The largest U.S. public pension plan is getting out of hedge
funds as part of an effort to simplify its assets and reduce
costs.
The California Public Employees' Retirement System said Monday
it would shed its entire $4 billion investment in hedge funds over
the next year.
The pension plan, known by its abbreviation Calpers, which
manages investments and benefits for 1.6 million current and
retired police officers, firefighters and other public employees,
is a bellwether for investment trends at other public plans. Any
shift it makes will likely influence others because of its size and
history as an early adopter of alternatives to stocks and
bonds.
Many public pension plans have been discussing how much risk to
take in their portfolios as they face billions in unfunded
obligations to workers.
"Hedge funds are certainly a viable strategy for some," said Ted
Eliopoulos, interim chief investment officer at Calpers, in a
statement. For Calpers, the program "doesn't merit a continued
role" because of how complex and costly the funds can be, he
said.
The exodus from hedge funds at Calpers follows a review of the
portfolio that began in March, following the death of former chief
investment officer Joseph Dear. Calpers officials began raising
questions about whether hedge funds are too complicated or can
effectively balance out poor-performing equities during a market
crash, said people familiar with the situation.

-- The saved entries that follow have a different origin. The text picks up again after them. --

- **Synchronous throughout.** The one-shot multivibrators become one-cycle
  strobes on the 1 MHz clock. External pulses (buttons, doppler, recorder
  signals) are assumed to arrive as clean one-cycle strobes; add
  synchronisers and debouncers in front if they do not.
- **Reconstructed logic.** Some logic was not available in detail and is
  rebuilt from its described behaviour:
  - the time-code control;
  - the voltmeter's sign handling;
  - the counters' input and display logic;
  - the D/A ladders.

  The interfaces of those blocks are the original's. Their insides are this
  design's own.
- **Design choices not taken from the original:**
  - the parity bit is generated in the chassis;
  - the voltmeter is started by every scan;
  - counters ignore a second initiate while counting;
  - the counters' first three timing decades are merged into one
    divide-by-1000 stage;
  - the split of the counter digits between the two gates;
  - the switch encodings;
  - the camera pulse width (1 ms);
  - the length of a zero's blip on the pen.
- **Not built.** The following are outside the RTL, and their signals are
  ports of `magdas_top`:
  - analog parts: mixers and filters, the tracking filters' multivibrator and
    amplifier, the voltmeter's ladder, comparators and source multiplexer,
    the D/A ladders;
  - level converters;
  - nixie tubes and lamps;
  - the thumbwheel and doppler data cards;
  - the tape recorder itself.

  The encoder polarity (count-up direction) switches are not built either.
- **Scan rate versus recording rate.** At the original's example settings
  (0.4 s scans, 125 PPS recording rate) only about 8 gates can be read per
  scan. Reading all sixteen needs a higher RR rate (≥ 250 PPS) or slower
  scans.
- **Counter overflow.** 8 digits hold 30.72 MHz × 1 s. The 10 s count time
  overflows above about 10 MHz.

Every module has a self-checking testbench whose expected values are computed
independently in the testbench, and each testbench has been shown to fail on a
deliberately broken copy of its module. The end-to-end test records about 400
gate readings, checks every character on the decoded tape, and passes.

## Simulating

Everything needs Verilator 5 with `--timing`; testbenches use `$urandom` only.
A block test, from the repository root:

```
verilator --binary --timing --assert -Wno-fatal --top-module tb_datex_decoder \
  -y rtl -y tb +libext+.sv -Irtl rtl/magdas_pkg.sv tb/tb_datex_decoder.sv
./obj_dir/Vtb_datex_decoder
```

Every testbench ends with `TB_RESULT checks=<n> failures=<m>`, and a watchdog
stops a hung run. Testbenches that would run for simulated seconds override
the time-related parameters (settling time, cycles per millisecond, clock
pre-divider, camera pulse width).

`tb_magdas_top` runs the top level with all defaults and flies about seven
seconds of survey. That is about 7 million clock cycles, roughly 40 s of
simulation time. It does the following:
- sets and synchronises the clock, reaching a two-minute mark so the time
  code starts;
- scans from the clock, the doppler and by hand;
- uses all three RR sources;
- writes blocks of two scans separated by gaps;
- exercises every selector position;
- reads the three counters, the two encoders (automatic and manual) and the
  voltmeter with both polarities;
- fires the camera, including a manual frame with its marker.

A behavioural recorder model, `tb/tape_recorder_model.sv`, writes and reads
back each character. The testbench decodes the tape and compares every word
with the source, checks the tape monitor and D/A outputs against it, and
counts each mechanism. A mechanism that never happens is a failure.

Only `magdas_top`'s dependencies are needed for synthesis (all files in `rtl/`).
The divider chain in `pltf_divider` and the decades in `hs_counter_decades` are
clocked by their own signal clocks, so constrain them as separate clock
domains.
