// Magnetic tape recorder pulse sequence timer (master recorder control, card A6).
//
// Steps the recording of one scan of the sixteen interface gates. Counter B holds
// the number of the gate being dealt with; counter A counts the recording-rate
// (RR) pulses spent on it. A rate-of-scan pulse (ignored while the recorder writes
// an inter-record gap) clears both counters and opens the scan. On each RR pulse:
//  * if the gate is not yet open and the Test line allows it, the gate opens,
//    counter A goes to 1 and a Transfer loads the gate's 20 bits and its number
//    into the shift register;
//  * if the gate is not open and the Ignore line is raised, an End-of-Gate (EOG)
//    is produced at once and the gate is skipped (one RR pulse per skipped gate);
//  * if neither (a gate that waits for its Test flip-flop), nothing happens;
//  * if the gate is open, counter A advances: states 2..5 give a Shift that brings
//    the next four data bits to the recording position, state 6 a fifth Shift that
//    brings the gate number there, followed by EOG.
// Every Transfer or Shift is followed one cycle later by a Strobe that makes the
// recorder write the four bits; the strobe of state 6 is flagged as the gate
// identifier character. EOG clears counter A, closes the gate and advances counter
// B; the EOG of gate 15 ends the scan.
//
// Timing: transfer/shift are registered one cycle after the RR pulse, strobe one
// cycle after them, EOG in the cycle of the last strobe (or one cycle after the RR
// pulse for an ignored gate). A read gate therefore takes six RR pulses and six
// strobes, an ignored one a single RR pulse.
//
// From the document (Tables II and III): counter states 1 = Transfer, 2..6 = Shift,
// the sixth RR pulse forming EOG, the B counter counting gates 0..15, the Strobe
// delayed after Transfer/Shift, scan pulses blocked during the inter-record gap.
// This design's own: one-cycle delays in place of the one-shot delays, and treating
// the RR pulse that opens the gate as the one that enters counter A.
module pulse_sequence_timer (
  input  logic       clk,
  input  logic       rst_n,
  input  logic       scan_pulse,
  input  logic       irg_busy,
  input  logic       rr_pulse,
  input  logic       test_ok,    // Test line: current gate may be read
  input  logic       ignore,     // Ignore line: current gate is to be skipped
  output logic [2:0] cnt_a,
  output logic [3:0] cnt_b,
  output logic       scan_active,
  output logic       gate_open,
  output logic       transfer,
  output logic       shift,
  output logic       strobe,
  output logic       id_char,    // the strobed character is the gate identifier
  output logic       eog,
  output logic       eog_last    // EOG of gate 15
);
  logic last_char;     // state 6 reached, EOG follows with its strobe

  always_ff @(posedge clk) begin
    if (!rst_n) begin
      cnt_a <= '0; cnt_b <= '0; scan_active <= 1'b0; gate_open <= 1'b0;
      transfer <= 1'b0; shift <= 1'b0; strobe <= 1'b0; id_char <= 1'b0;
      eog <= 1'b0; eog_last <= 1'b0; last_char <= 1'b0;
    end else begin
      transfer <= 1'b0; shift <= 1'b0; eog <= 1'b0; eog_last <= 1'b0;
      strobe   <= transfer || shift;
      id_char  <= shift && last_char;
      // EOG with the strobe of the gate identifier
      if (shift && last_char) begin
        last_char <= 1'b0;
        eog       <= 1'b1;
        eog_last  <= (cnt_b == 4'd15);
        cnt_a     <= '0;
        gate_open <= 1'b0;
        cnt_b     <= cnt_b + 4'd1;
        if (cnt_b == 4'd15) scan_active <= 1'b0;
      end else if (scan_pulse && !irg_busy) begin
        scan_active <= 1'b1;
        cnt_a <= '0; cnt_b <= '0; gate_open <= 1'b0; last_char <= 1'b0;
      end else if (rr_pulse && scan_active && !last_char) begin
        if (gate_open) begin
          cnt_a <= cnt_a + 3'd1;
          shift <= 1'b1;
          if (cnt_a == 3'd5) last_char <= 1'b1;
        end else if (test_ok) begin
          gate_open <= 1'b1;
          cnt_a     <= 3'd1;
          transfer  <= 1'b1;
        end else if (ignore) begin
          eog      <= 1'b1;
          eog_last <= (cnt_b == 4'd15);
          cnt_b    <= cnt_b + 4'd1;
          if (cnt_b == 4'd15) scan_active <= 1'b0;
        end
      end
    end
  end

  // Transfer and Shift never coincide; counter A never passes 6.
  always_ff @(posedge clk) if (rst_n) begin
    assert (!(transfer && shift));
    assert (cnt_a <= 3'd6);
  end
endmodule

Mr. Eliopoulos and his staff ultimately made the decision to
pull out from a total of 24 hedge funds and six "funds of funds"
that invest in a collection of hedge funds. The move was presented
to Calpers' investment committee on Monday. The committee supported
the recommendation. Existing staff who oversee the hedge-fund
investments will be reassigned, Calpers said Monday.
The Wall Street Journal reported last month that Calpers was
considering whether to retreat broadly from riskier assets,
including hedge funds. Bloomberg News earlier Monday reported
Calpers' decision to exit hedge funds.
Other pensions are also debating whether to avoid hedge funds
altogether. Last week, the San Francisco City & County
Employees Retirement System delayed for another 90 days a decision
on whether to allocate 15% of its money to hedge funds. It is the
second such delay this year.
The reconsideration of hedge funds as an investment option
hasn't yet produced shifts inside all funds. Some public pensions
say they are holding firm on their commitments or increasing their
allocations as they worry about how stocks will perform in a future
downturn. About half of the U.S. public pensions still have some
sort of hedge fund investment, according to data tracker
Preqin.
But hedge-fund allocations began dropping in the years following
a 2011 peak, according to data compiled by the Wilshire Trust
Universe Comparison Service, while the average amount committed to
private equity, by comparison, is still climbing. Stocks and bonds
are still the dominant investments for all public pensions.